**Stored data:**
*** Begin section ***

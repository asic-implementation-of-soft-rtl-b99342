// tb_pic2_pu: checks PIC part 2, yhat_i = t + g_i s_hat_i for all streams i,
// against a floating-point model; with t = yMF - G s_hat this equals the
// interference-cancelled vector yMF - sum_{j != i} g_j s_hat_j. G, E and the
// mode must be fed through unchanged.
`timescale 1ns/1ps
module tb_pic2_pu;
  import mmse_pic_pkg::*;
  import mmse_pic_ref_pkg::*;

  localparam int NV = 10;
  logic clk = 1'b0;
  always #5 clk = ~clk;
  logic [CYCW-1:0] cyc = '0;
  logic xchg;
  assign xchg = (int'(cyc) == TS - 1);
  always @(posedge clk) cyc <= xchg ? '0 : cyc + 1'b1;

  int checks = 0, failures = 0;
  task automatic chk(input bit ok, input string s);
    checks++;
    if (!ok) begin failures++; if (failures < 10) $display("FAIL %s", s); end
  endtask
  function automatic bit near(input real a, input real b, input real tol);
    return (a - b <= tol) && (b - a <= tol);
  endfunction
  function automatic bit cnear(input cfx_t a, input rcx b, input real tol);
    return near(fx2r(a.re), b.re, tol) && near(fx2r(a.im), b.im, tol);
  endfunction

  initial begin
    repeat ((NV + 3) * TS) @(posedge clk);
    failures++;
    $display("TB_RESULT checks=%0d failures=%0d", checks, failures);
    $finish;
  end

  pic1_out_t din;
  pic2_out_t dout;
  pic2_pu dut (.clk(clk), .cyc(cyc), .xchg(xchg), .din(din), .dout(dout));

  pic1_out_t vec [NV];
  initial begin
    rcx t;
    for (int n = 0; n < NV; n++) begin
      vec[n] = '0;
      for (int r = 0; r < MT; r++) begin
        for (int c = 0; c < MT; c++) vec[n].g[r][c] = r2cfx(mk(urand(-4, 4), urand(-4, 4)));
        vec[n].t[r] = r2cfx(mk(urand(-8, 8), urand(-8, 8)));
        vec[n].shat[r] = r2cfx(mk(urand(-1, 1), urand(-1, 1)));
        vec[n].e[r] = r2fx(urand(0, 1));
      end
      vec[n].mode = mod_e'(n % 4);
    end
    din = '0;
    for (int n = 0; n <= NV; n++) begin
      @(negedge clk);
      while (!xchg) @(negedge clk);
      if (n > 0) begin
        for (int i = 0; i < MT; i++)
          for (int r = 0; r < MT; r++) begin
            t = radd(cfx2r(vec[n-1].t[r]), rmul(cfx2r(vec[n-1].g[r][i]), cfx2r(vec[n-1].shat[i])));
            chk(cnear(dout.yhat[i][r], t, 1e-3), $sformatf("yhat[%0d][%0d]", i, r));
          end
        chk(dout.e == vec[n-1].e && dout.g == vec[n-1].g && dout.mode == vec[n-1].mode,
            "feed-through");
      end
      if (n < NV) din = vec[n];
    end
    $display("TB_RESULT checks=%0d failures=%0d", checks, failures);
    $finish;
  end
endmodule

*** End section ***

**Goal of the exercise:** Every line above with the string "always" in it needs to be copied.

**Solution to the problem:**
  always #5 clk = ~clk;
  always @(posedge clk) cyc <= xchg ? '0 : cyc + 1'b1;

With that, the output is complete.